Aim of the exercise: From the records below, take each line where the string "requests" shows up and copy it.

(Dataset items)

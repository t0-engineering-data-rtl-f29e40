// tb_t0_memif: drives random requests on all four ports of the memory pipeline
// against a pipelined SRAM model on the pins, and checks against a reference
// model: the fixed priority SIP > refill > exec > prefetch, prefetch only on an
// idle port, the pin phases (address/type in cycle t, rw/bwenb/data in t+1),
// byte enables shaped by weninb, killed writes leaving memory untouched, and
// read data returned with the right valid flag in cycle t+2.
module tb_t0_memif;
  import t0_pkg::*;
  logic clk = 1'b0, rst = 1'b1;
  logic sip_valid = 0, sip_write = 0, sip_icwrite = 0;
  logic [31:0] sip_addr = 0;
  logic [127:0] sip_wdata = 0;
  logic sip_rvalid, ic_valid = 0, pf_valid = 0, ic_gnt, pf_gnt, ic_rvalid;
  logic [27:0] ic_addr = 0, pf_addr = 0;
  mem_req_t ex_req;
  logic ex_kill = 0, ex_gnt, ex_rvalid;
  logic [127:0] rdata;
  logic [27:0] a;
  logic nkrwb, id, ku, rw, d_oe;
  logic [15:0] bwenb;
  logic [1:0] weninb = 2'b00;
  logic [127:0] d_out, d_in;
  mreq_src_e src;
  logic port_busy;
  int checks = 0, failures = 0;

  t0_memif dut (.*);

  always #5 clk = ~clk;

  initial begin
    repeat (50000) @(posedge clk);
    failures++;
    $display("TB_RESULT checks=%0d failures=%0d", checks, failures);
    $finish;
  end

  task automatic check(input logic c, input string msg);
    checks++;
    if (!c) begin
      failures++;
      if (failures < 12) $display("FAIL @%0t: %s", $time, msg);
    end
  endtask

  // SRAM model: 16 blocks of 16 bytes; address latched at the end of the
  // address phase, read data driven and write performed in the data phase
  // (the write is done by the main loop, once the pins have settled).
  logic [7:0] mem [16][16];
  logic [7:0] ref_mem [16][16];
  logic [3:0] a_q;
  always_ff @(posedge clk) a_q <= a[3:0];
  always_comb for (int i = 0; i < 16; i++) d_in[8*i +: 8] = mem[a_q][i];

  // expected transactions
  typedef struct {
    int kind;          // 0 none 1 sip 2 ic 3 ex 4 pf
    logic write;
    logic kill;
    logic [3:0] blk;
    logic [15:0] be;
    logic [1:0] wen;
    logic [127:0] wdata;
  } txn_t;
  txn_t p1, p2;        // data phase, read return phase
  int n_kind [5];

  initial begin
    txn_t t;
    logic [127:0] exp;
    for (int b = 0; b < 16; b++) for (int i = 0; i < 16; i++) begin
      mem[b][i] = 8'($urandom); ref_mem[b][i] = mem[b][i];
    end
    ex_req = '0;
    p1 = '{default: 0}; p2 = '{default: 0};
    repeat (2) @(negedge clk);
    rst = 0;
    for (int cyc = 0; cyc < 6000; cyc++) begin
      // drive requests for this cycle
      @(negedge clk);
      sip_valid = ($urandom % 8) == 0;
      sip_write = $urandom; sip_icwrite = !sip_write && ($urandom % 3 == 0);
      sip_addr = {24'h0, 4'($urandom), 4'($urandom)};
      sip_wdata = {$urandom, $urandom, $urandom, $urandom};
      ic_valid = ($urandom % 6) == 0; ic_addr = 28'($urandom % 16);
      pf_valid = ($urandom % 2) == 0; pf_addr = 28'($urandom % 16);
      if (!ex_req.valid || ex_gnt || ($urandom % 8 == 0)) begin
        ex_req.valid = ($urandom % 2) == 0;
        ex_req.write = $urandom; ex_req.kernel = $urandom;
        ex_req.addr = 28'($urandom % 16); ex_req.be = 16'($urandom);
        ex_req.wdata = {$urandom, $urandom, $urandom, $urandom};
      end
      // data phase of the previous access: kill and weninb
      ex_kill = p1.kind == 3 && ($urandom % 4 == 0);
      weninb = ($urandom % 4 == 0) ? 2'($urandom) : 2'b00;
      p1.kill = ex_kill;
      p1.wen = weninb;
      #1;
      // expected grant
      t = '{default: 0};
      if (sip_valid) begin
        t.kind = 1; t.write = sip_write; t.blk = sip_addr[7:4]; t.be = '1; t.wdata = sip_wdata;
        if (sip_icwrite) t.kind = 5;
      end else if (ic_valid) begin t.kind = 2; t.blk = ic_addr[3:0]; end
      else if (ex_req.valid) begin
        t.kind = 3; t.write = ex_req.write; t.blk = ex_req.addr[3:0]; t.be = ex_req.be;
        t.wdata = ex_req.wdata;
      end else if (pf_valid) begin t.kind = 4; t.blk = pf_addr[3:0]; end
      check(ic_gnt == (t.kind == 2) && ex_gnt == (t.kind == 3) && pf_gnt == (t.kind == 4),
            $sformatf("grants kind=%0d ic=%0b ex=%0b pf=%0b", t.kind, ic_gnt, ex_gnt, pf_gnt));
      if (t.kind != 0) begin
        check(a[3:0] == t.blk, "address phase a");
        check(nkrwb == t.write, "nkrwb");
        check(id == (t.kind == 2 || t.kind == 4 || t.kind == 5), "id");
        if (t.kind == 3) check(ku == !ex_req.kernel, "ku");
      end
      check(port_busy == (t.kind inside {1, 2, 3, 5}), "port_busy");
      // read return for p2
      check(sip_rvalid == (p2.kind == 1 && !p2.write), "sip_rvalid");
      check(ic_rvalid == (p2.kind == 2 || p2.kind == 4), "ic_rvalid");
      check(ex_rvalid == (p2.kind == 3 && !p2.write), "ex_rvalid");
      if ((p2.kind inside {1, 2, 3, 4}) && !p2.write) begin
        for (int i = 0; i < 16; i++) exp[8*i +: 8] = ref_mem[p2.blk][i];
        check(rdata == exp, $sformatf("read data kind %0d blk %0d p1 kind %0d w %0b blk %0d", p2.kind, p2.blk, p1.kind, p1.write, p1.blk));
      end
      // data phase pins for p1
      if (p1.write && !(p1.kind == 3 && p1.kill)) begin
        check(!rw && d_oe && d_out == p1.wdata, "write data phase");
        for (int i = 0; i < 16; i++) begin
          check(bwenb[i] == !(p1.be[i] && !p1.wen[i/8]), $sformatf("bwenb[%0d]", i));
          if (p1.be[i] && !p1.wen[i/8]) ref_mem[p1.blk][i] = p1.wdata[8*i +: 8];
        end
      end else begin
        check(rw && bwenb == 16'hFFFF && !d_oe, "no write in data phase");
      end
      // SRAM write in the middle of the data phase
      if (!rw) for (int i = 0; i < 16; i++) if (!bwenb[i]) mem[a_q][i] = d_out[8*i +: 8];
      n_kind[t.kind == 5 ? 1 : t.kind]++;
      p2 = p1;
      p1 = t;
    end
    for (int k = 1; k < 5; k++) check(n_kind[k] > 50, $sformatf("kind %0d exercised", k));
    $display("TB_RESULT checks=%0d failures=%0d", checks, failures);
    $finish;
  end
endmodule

==

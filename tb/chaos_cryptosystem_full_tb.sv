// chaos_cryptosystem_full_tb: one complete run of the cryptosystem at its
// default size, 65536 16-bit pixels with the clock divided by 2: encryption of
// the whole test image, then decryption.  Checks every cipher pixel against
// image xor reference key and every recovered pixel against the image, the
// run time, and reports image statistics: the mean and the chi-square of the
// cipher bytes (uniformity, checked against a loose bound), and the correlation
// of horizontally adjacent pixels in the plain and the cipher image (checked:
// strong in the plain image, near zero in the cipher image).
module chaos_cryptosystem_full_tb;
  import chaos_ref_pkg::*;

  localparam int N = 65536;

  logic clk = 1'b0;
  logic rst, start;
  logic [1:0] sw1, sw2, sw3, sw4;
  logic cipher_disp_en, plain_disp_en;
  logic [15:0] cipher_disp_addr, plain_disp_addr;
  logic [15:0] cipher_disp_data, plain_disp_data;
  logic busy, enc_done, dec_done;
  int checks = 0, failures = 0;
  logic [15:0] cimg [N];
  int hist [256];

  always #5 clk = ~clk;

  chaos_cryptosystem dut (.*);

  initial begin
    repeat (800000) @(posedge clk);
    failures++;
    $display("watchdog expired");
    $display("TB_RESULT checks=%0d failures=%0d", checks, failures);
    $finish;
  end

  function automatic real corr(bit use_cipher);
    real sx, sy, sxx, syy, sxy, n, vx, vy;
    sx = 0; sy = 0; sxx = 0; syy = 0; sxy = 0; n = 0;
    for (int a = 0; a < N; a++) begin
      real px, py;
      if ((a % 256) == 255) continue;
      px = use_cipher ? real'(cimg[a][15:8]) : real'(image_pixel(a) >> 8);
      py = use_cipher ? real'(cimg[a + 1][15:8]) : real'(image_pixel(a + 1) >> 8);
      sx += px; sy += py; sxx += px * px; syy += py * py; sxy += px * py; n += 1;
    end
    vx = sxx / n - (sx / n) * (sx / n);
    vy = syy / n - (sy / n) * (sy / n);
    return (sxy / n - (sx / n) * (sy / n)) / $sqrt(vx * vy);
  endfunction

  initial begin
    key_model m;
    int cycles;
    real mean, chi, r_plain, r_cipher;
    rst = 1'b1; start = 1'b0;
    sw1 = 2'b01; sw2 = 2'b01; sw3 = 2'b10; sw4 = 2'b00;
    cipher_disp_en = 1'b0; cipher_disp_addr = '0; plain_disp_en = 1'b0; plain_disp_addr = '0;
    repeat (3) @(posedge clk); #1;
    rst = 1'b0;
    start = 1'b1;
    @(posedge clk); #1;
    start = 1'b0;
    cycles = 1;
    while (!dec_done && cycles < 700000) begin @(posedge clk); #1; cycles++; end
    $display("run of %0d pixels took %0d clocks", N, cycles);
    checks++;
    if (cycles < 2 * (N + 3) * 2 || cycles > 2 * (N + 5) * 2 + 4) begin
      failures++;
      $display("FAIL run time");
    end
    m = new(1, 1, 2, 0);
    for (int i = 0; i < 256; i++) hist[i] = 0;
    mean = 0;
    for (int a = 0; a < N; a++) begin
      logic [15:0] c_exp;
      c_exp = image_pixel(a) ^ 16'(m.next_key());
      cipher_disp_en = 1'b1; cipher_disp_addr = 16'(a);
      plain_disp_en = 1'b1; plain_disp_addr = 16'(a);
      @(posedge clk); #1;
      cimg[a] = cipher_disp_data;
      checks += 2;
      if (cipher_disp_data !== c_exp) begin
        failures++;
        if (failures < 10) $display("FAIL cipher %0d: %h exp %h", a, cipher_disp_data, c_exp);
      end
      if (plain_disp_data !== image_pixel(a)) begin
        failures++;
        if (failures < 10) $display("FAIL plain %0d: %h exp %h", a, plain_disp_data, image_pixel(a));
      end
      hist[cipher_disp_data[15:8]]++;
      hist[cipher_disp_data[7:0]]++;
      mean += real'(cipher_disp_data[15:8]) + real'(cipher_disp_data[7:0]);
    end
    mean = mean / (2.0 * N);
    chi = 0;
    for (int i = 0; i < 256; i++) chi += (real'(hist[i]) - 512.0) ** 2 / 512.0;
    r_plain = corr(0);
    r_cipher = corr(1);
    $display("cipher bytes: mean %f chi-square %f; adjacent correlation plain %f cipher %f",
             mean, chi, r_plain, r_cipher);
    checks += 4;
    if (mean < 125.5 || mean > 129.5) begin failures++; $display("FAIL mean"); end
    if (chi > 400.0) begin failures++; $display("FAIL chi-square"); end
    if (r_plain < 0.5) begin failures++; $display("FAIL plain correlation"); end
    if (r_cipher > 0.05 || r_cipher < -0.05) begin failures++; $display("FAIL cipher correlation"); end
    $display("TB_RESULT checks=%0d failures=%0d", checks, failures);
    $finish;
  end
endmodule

Response:
// tb_t0_memif: drives random requests on all four ports of the memory pipeline
      // drive requests for this cycle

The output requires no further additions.